“Yes,” the goblin nodded.
“Well, I tell you I can’t stand it.”
“But you must; it was your choice.”
“Choice!” angrily. “I didn’t know What it would be like.”
“You shouldn’t have chosen so rashly. Come on.”
Bob demurred and pleaded, and whimpered a little, it must be confessed; but his guide was inexorable.
It is not necessary to enter into details in regard to all the boy saw, experienced and learned. Let it suffice to say that at three o’clock that afternoon he was completely worn out with strenuous sight-seeing. The grating, rumbling, thundering sounds had made his head ache; the sights and smells had made his heart sick. He had seen goblins, goblins, goblins—goblins sooty and grimed, goblins wizened and old before their time; goblins grinding out their lives in the cutlery factory; goblins inhaling poisonous fumes in the chemical works; goblins, like beasts of burden, staggering under heavy loads; goblins doing this thing, that thing and the other thing, that played havoc with their health and shortened their lives. And he was disgusted—nauseated with it all!

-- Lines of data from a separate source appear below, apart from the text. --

// cpc_checker: outer-code check of the system-level fault manager.
//
// Re-encodes the (already RK-corrected) data word with the CPC and compares
// the result with the CPC redundancy that travelled through the RK code.
// ok = 1 when they agree. A mismatch reveals an RK miscorrection or an error
// the RK code did not detect. Combinational.
module cpc_checker
  import rk_pkg::*;
#(
  parameter int unsigned KBITS = 64,
  parameter int unsigned RO    = 4
) (
  input  logic [KBITS-1:0] x,
  input  logic [RO-1:0]    o,
  output logic             ok
);
  logic [RO-1:0] o_re;

  cpc_encoder #(.KBITS(KBITS), .RO(RO)) u_enc (.x(x), .o(o_re));
  assign ok = (o_re == o);
endmodule
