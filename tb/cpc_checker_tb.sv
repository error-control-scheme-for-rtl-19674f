// cpc_checker_tb: ok must be 1 exactly when the redundancy equals the
// reference CPC of the data (64 data bits, RO = 4). Tests correct words,
// every nonzero redundancy error, and random data errors, whose expected
// verdict comes from the reference (a data error is missed only when the
// code value happens to match).
module cpc_checker_tb;
  import tb_ref_pkg::*;
  logic [63:0] x;
  logic [3:0]  o;
  logic        ok;
  int checks = 0, failures = 0;
  int missed = 0;

  cpc_checker #(.KBITS(64), .RO(4)) dut (.x(x), .o(o), .ok(ok));

  initial begin
    #100000;
    failures++;
    $display("TB_RESULT checks=%0d failures=%0d", checks, failures);
    $finish;
  end

  function automatic logic [3:0] ref_cpc(input logic [63:0] v);
    logic [3:0] e, b[16];
    for (int i = 0; i < 16; i++) b[i] = v[4*i +: 4];
    e = rmul(rmul(b[15], b[15]), b[15]) ^ rmul(b[14], b[15]);
    for (int i = 0; i < 14; i += 2) e = e ^ rmul(b[i], b[i+1]);
    return e;
  endfunction

  initial begin
    logic [63:0] xo;
    for (int n = 0; n < 300; n++) begin
      xo = {$urandom, $urandom};
      x = xo; o = ref_cpc(xo);
      #1;
      checks++;
      if (!ok) begin failures++; $display("FAIL correct word rejected"); end
      o = ref_cpc(xo) ^ 4'($urandom_range(1, 15));
      #1;
      checks++;
      if (ok) begin failures++; $display("FAIL redundancy error missed"); end
      x = xo ^ {$urandom, $urandom};
      o = ref_cpc(xo);
      #1;
      checks++;
      if (ok !== (ref_cpc(x) == o)) begin failures++; $display("FAIL data error verdict"); end
      if (ok && x != xo) missed++;
    end
    $display("random data errors masked: %0d of 300", missed);
    $display("TB_RESULT checks=%0d failures=%0d", checks, failures);
    $finish;
  end
endmodule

“Oh, Fitz!” he groaned. “I can’t go another step; I can’t stand it to see any more! I thought it would be pleasant; but—oh, dear!”
“Sit down here and rest a minute,” Fitz Mee said, not unkindly, indicating a rough bench against the wall of the corridor. “Now, why can’t you bear to see any more?”
“Oh, it’s so awful!” the boy moaned. “I can’t bear to see ’em toiling and suffering, to see ’em so dirty and wretched.”